*WHAT TO PRODUCE*
Given the entries that follow, write out exactly the lines starting at the one containing "range fall in" and ending at the one containing "FPGA port then", both ends included, and only those.

INPUT MATERIAL section start

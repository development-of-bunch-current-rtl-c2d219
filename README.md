# Bunch current and oscillation recorder — SystemVerilog RTL

A storage ring such as SuperKEKB holds up to 5120 RF buckets, and operators need
to know how much charge sits in every one of them. The injector then tops up the
emptiest bucket and keeps the fill pattern flat. When the beam is lost, they also
want a long record of every bunch over many turns. This RTL is the digital core of a
VME board that does both. An 8-bit ADC samples every bucket at 508.886 MHz. The
logic aligns those samples to the revolution marker and keeps them in one of two
ways:

* **Bunch current mode.** A one-turn ring memory in block RAM is rewritten every
  turn. When a stop arrives, the board finishes the current turn and raises a VME
  interrupt. The crate CPU then reads one clean snapshot of all bunch currents.
* **Large scale memory mode.** Every sample goes to DDR2 memory, which is used as a
  circular buffer of 4k, 8k or 16k turns. For SuperKEKB that is 20, 40 or 80 MB,
  or 40 ms to 160 ms of beam. A trigger-position setting picks how much of the
  buffer holds data from before the stop and how much from after it.

The design follows the published description of the KEK "18K10" recorder board.
That description covers the modes, ring sizes, stop rules, memory sizes,
trigger positions, VME functions, address windows and the overall data path. It
does not cover register maps, bus handshakes, widths, depths or the DDR2
controller. Those are this design's own choices. Each is listed under "What is
this design's own" below.

## Rings and clocks

The ADC has a built-in 1:2 demultiplexer. The logic therefore runs on the RF/2
clock (254.4 MHz) and receives one **ADC word** per clock: 16 bits holding the
sample of an even bunch in `[7:0]` and of the next, odd bunch in `[15:8]`. A turn
has h/2 ADC words. The ring is selected on a DIP switch (`sw_ring`):

| `ring_e`     | ring                | harmonic h | ADC words per turn |
|--------------|---------------------|-----------:|-------------------:|
| `RING_SKEKB` | SuperKEKB LER / HER | 5120       | 2560               |
| `RING_PFAR`  | PF-AR               | 640        | 320                |
| `RING_PF`    | PF                  | 312        | 156                |
| `RING_DR`    | SuperKEKB damping ring | 230     | 115                |

All logic here, including the VME CPLD part, runs on this one clock. The VME
strobes AS\*, DS0\*, DS1\* and IACKIN\* pass two-flop synchronisers. Address, AM
code, WRITE\* and data are sampled only once a synchronised strobe has been seen.

## How one recording runs

1. **Start.** A VME write to the control register freezes the DIP mode and ring
   and the configured trigger position and memory size. It also arms
   `rev_sync`.
2. **Synchronisation.** At the next rising edge of the revolution marker the
   word counter restarts. The ADC word that arrived in the same clock as the edge
   becomes address 0 (bunches 0 and 1). From then on the counter runs free modulo
   h/2. Later markers are ignored, so a glitch on the marker cannot move the
   bunch numbering during a recording.
3. **Recording.** Every word is written. In bunch current mode it goes to the
   ring memory at its position in the turn. In memory mode it goes to the DDR2
   write path, and `acq_ctrl` advances a write pointer modulo the capacity
   C = N·h/2 ADC words, where N is the number of turns.
4. **Stop.** The stop is a rising edge on the trigger input or a stop command.
   Recording always ends on the **last word of a turn**, so the memory holds whole
   turns only. The turn in which the stop arrived counts as the first turn after
   the trigger.

   | mode / trigger position | recording ends at the end of            |
   |-------------------------|-----------------------------------------|
   | bunch current mode      | the turn holding the stop               |
   | memory, −100 %          | the turn holding the stop               |
   | memory, 0 %             | turn N/2 after the stop (half the buffer is post-trigger) |
   | memory, 100 %           | turn N after the stop (whole buffer is post-trigger) |

5. **Flush** (memory mode only). The write buffer is drained into DDR2, including
   a partial last word (see below).
6. **Done.** The status flag is set, and the interrupt is raised if it is enabled.
   The read-out engine starts filling the read FIFO at once. Nothing records again
   until the next start command.

## Data layout in memory — the part that needs care

Memory words are 64 bits wide: four ADC-word lanes, with lane 0 in the low bits.
Both memories use this layout, so one read path serves both modes.

**Ring memory.** It has 640 words of 64 bits (2560 ADC words, enough for
h = 5120). ADC word *a* of a turn goes to lane `a[1:0]` of word `a >> 2`, and each
lane has its own write enable. For h = 230 the last word is only partly used.

**DDR2 circular buffer.** Words are written continuously from address 0 after
synchronisation. The region is `cap_words` = C/4 memory words long. For every
ring and every memory size this is a multiple of the 32-word burst: for example,
4096·230/8 = 117760 = 3680·32. So a write burst never crosses the wrap point.

A turn is not a whole number of memory words for every ring (115 ADC words at
h = 230). The stop point can therefore fall in the middle of a 64-bit word. That
word then holds the newest data in its lower lanes and, once the buffer has
wrapped, the oldest data in its upper lanes. For this reason:

* `sample_packer` sends the partial word with only its written lanes enabled;
* `ddr_burst_writer` pads the last burst with beats whose lanes are all disabled;
* the memory port therefore needs per-lane write enables (`mem_wr_en`).

**Order of read-out.** Data are always returned oldest first, as a stream of ADC
words:

* bunch current mode: h/2 words from bunch 0;
* memory mode, buffer not wrapped: words 0 … wptr−1;
* memory mode, buffer wrapped: C words starting at `wptr`, running to the end
  of the region and on from address 0. With the 0 % and 100 % trigger positions
  this is the normal case.

DDR2 reads begin at the burst-aligned address below `wptr/4`. The unpacker drops
the unwanted leading words (`skip` ≤ 127). Because the start and end of the
range fall in the same memory word, a wrapped read fetches that word twice,
once at the start and once at the end.

The **word count** register gives the number of D32 reads needed,
⌈words/2⌉. The **stop pointer** register gives `wptr` in ADC words. Reads past
the end return 0 at once, so a reader that reads too far does not hang the bus.

## Read path

```
ring memory ─┐
             ├─> long read FIFO ─> unpacker ─> fpga_vme_port ═16 bit+strobe═> pack16to32 ─> vme_slave ─> D32
DDR2 bursts ─┘   (1024 x 64 bit)   (skip,count)
```

* `readout_engine` issues a DDR2 read burst only when the FIFO has room for all
  of it on top of the beats still in flight. The memory side therefore never
  needs back-pressure. The FIFO also hides DDR2 refresh pauses from the VME
  reader.
* For each data-window access the VME CPLD sends `dat_req`. The FPGA port then
  takes two ADC words (four bunches) and sends them as two 16-bit pieces, lowest
  first, each with a strobe. The board converter rebuilds the D32 word. DTACK\*
  is driven once the word is complete, so an empty FIFO just stretches the cycle.
* Set `BUS_W = 8` to send four 8-bit pieces instead (see the departures below).

## VME interface

The board answers in a 512-byte window whose base A31…A9 comes from the
switches (`sw_base`):

* **A32 D32 supervisory data access, AM 0x0D:** all registers.
* **A32 supervisory block transfer (BLT), AM 0x0F:** accepted only in the 256-byte
  ADC data area (offset 0x100–0x1FF). The address is ignored, and every beat reads
  the next word of the ADC data FIFO for as long as AS\* stays low. The master
  limits a block to 64 beats because the area is 256 bytes.
* **Interrupter, release on acknowledge (ROAK):** level and vector come from the
  switches, and level 0 turns the interrupter off. IRQ\* is released in the IACK
  cycle that takes the vector. An IACK for another level is passed on through
  IACKOUT\*. Reading the status register also clears the interrupt status.

| offset | name     | access | contents |
|--------|----------|--------|----------|
| 0x000  | STATUS   | R      | [0] done flag (cleared by this read, also drops IRQ), [1] recording, [2] waiting for revolution, [3] stopping, [4] buffer wrapped, [5] finished, [6] IRQ enabled, [8] mode, [10:9] ring |
| 0x004  | CONTROL  | W / R  | [0] start, [1] stop, [2] ADC demultiplexer reset (4-clock pulse), [3] interrupt enable (read back) |
| 0x008  | CONFIG   | R/W    | [1:0] trigger position (0: −100 %, 1: 0 %, 2: 100 %), [3:2] memory size (0: 4k, 1: 8k, 2: 16k turns) |
| 0x00C  | DELAY    | R/W    | [9:0] RF clock delay code, 10 ps steps, on `rf_delay_code` |
| 0x010  | STOPPTR  | R      | write pointer in ADC words |
| 0x014  | COUNT    | R      | D32 words in this read-out |
| 0x100  | ADCDATA  | R      | ADC data window (FIFO); BLT anywhere in 0x100–0x1FF |

A typical service routine works like this. Take the interrupt (the vector
arrives and IRQ\* is released). Read STATUS. Read COUNT. BLT-read COUNT words in
blocks of 64. Write CONTROL with start = 1 and interrupt enable = 1.

## Modules

| file | role |
|------|------|
| `rtl/bcr_pkg.sv` | widths, ring/mode/trigger/memory-size enums, harmonic and turn tables, register map |
| `rtl/bcr_top.sv` | top: wires everything, freezes settings at start, computes C and `cap_words`, shares the DDR2 port |
| `rtl/rev_sync.sv` | revolution synchroniser and bunch-position counter |
| `rtl/acq_ctrl.sv` | start/stop state machine, trigger positions, write pointer, wrap flag |
| `rtl/ring_buffer.sv` | one-turn ring memory, 64-bit words with lane enables |
| `rtl/sample_packer.sv` | 4 ADC words → 64-bit memory word, partial word at the stop |
| `rtl/sync_fifo.sv` | show-ahead block-RAM FIFO (write buffer and long read FIFO) |
| `rtl/ddr_burst_writer.sv` | buffer → DDR2 bursts in the circular region |
| `rtl/readout_engine.sv` | ring/DDR2 → read FIFO → ADC word stream, oldest first |
| `rtl/fpga_vme_port.sv` | FPGA end of the strobed narrow bus |
| `rtl/pack16to32.sv` | board converter to D32 |
| `rtl/vme_slave.sv` | VME CPLD: decoding, registers, BLT, ROAK interrupter |

**DDR2 user port** (`mem_*` on the top):

* a command (`mem_cmd_valid`/`mem_cmd_ready`, `mem_cmd_we`, `mem_cmd_addr` in
  64-bit words) covers `BURST` = 32 words;
* a write command is followed by 32 beats on `mem_wr_valid`/`mem_wr_ready`
  with `mem_wr_en` lane enables;
* a read command returns 32 beats on `mem_rd_valid` in order, with no
  back-pressure.

Wrapping a real DDR2 controller to this port is left to the integrator.

Top parameters, with their defaults: `AW = 24` (128 MB of 8-byte words),
`BURST = 32`, `WDEPTH = 512`, `RDEPTH = 1024`, `BUS_W = 16`.

## Simulation

Every testbench checks itself and ends by printing
`TB_RESULT checks=N failures=M`. To build and run one with Verilator 5:

```
verilator --binary --timing --assert --timescale 1ns/1ps -Irtl -Itb -y rtl -y tb +libext+.sv \
    rtl/bcr_pkg.sv tb/tb_bcr_top.sv --top-module tb_bcr_top --Mdir obj_top
obj_top/Vtb_bcr_top
```

| testbench | what it covers | run time |
|-----------|----------------|----------|
| `tb_bcr_top` | whole design at default parameters. Register access and demultiplexer reset. Bunch mode at h = 5120 (trigger stop, ROAK, status clear, D32 single cycles). Bunch mode at h = 230 (command stop, BLT, daisy-chain pass-through, reads past the end). Memory mode at −100 % wrapped, 0 % not wrapped, 100 % wrapped (h = 312) and 8k turns at h = 640. Every word is compared. Each mechanism (synchronisation, partial words, refresh stalls, FIFO-empty waits, …) is counted, and one that never happens is a failure. | ~6 s |
| `tb_bcr_full` | main configuration at defaults: bunch mode, then h = 5120 memory mode with 4k turns (20 MB) and trigger 0 %. The wrapped buffer is read back in full, 2,621,440 D32 words. | ~50 s, 210 MB |
| `tb_bcr_16k` | largest size: h = 5120, 16k turns (80 MB), trigger 100 %; all 10,485,760 D32 words read back and compared | ~3 min, 0.8 GB |
| `tb_rev_sync`, `tb_acq_ctrl`, `tb_ring_buffer`, `tb_sample_packer`, `tb_sync_fifo`, `tb_ddr_burst_writer`, `tb_readout_engine`, `tb_fpga_vme_port`, `tb_pack16to32`, `tb_vme_slave` | one block each | < 1 s |

Helpers in `tb/`:

* `vme_master.sv`: VME master with single-cycle, BLT and IACK tasks.
* `ddr2_model.sv`: behavioural controller-plus-memory with read latency,
  periodic refresh pauses, lane enables and sparse storage.

`tb_bcr_top` also measures the board's side of a BLT beat: about 14 clocks
(55 ns) including the master model. A crate CPU that needs about 550 ns per beat
therefore sets the transfer rate, not the board.

## What is this design's own

These points are not given by the original description and were chosen here:

* The single-clock structure, the synchronisers, and all handshakes (the
  FPGA–CPLD request/strobe bus, the DDR2 user port).
* The register map and bit layout, the command bits, and freezing the settings
  at start.
* The 64-bit memory word with lane enables, the burst length of 32, and the FIFO
  depths (512 × 68 bits for the write buffer, 1024 × 64 bits for the read FIFO).
* The rule that recording always ends at a turn boundary, also for the −100 %
  trigger position, and that the stop turn counts as the first post-trigger turn.
* Oldest-first read-out of a wrapped buffer, and zeros after the end.
* The 10-bit delay code, derived from 10 ps steps over about 10 ns. The delay
  chip's real control interface is not modelled.

## Departures and limits

* **Narrow bus width.** The board's block diagram labels the converter "16 bit to
  32 bit", but the prose speaks of an 8-bit strobed bus. The default follows the
  diagram (`BUS_W = 16`). `BUS_W = 8` works too and is covered by the unit tests.
* **Not included:**
  * the ADC, the RF delay chip, the amplifiers and attenuators, and the NIM/LVDS
    converters;
  * the DDR2 chip and its controller, and the boot flash;
  * the second CPLD, which supervises the FPGA and reads the ADC temperature
    diode. Its function is not specified beyond that.
* **Clock domains.** The real board has the CPLD on its own clock and the DDR2
  controller in its own clock domain. Here everything shares the RF/2 clock, so
  fitting this RTL to that board needs clock-domain crossings at the CPLD bus and
  at the memory port.
* **Known problem on the original board.** Its memory mode showed occasional
  wrong samples. Those were put down to board timing, and nothing in this RTL
  models them.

INPUT MATERIAL section end

*EXERCISE ANSWER*
range fall in the same memory word, a wrapped read fetches that word twice,
once at the start and once at the end.

The **word count** register gives the number of D32 reads needed,
⌈words/2⌉. The **stop pointer** register gives `wptr` in ADC words. Reads past
the end return 0 at once, so a reader that reads too far does not hang the bus.

## Read path

```
ring memory ─┐
             ├─> long read FIFO ─> unpacker ─> fpga_vme_port ═16 bit+strobe═> pack16to32 ─> vme_slave ─> D32
DDR2 bursts ─┘   (1024 x 64 bit)   (skip,count)
```

* `readout_engine` issues a DDR2 read burst only when the FIFO has room for all
  of it on top of the beats still in flight. The memory side therefore never
  needs back-pressure. The FIFO also hides DDR2 refresh pauses from the VME
  reader.
* For each data-window access the VME CPLD sends `dat_req`. The FPGA port then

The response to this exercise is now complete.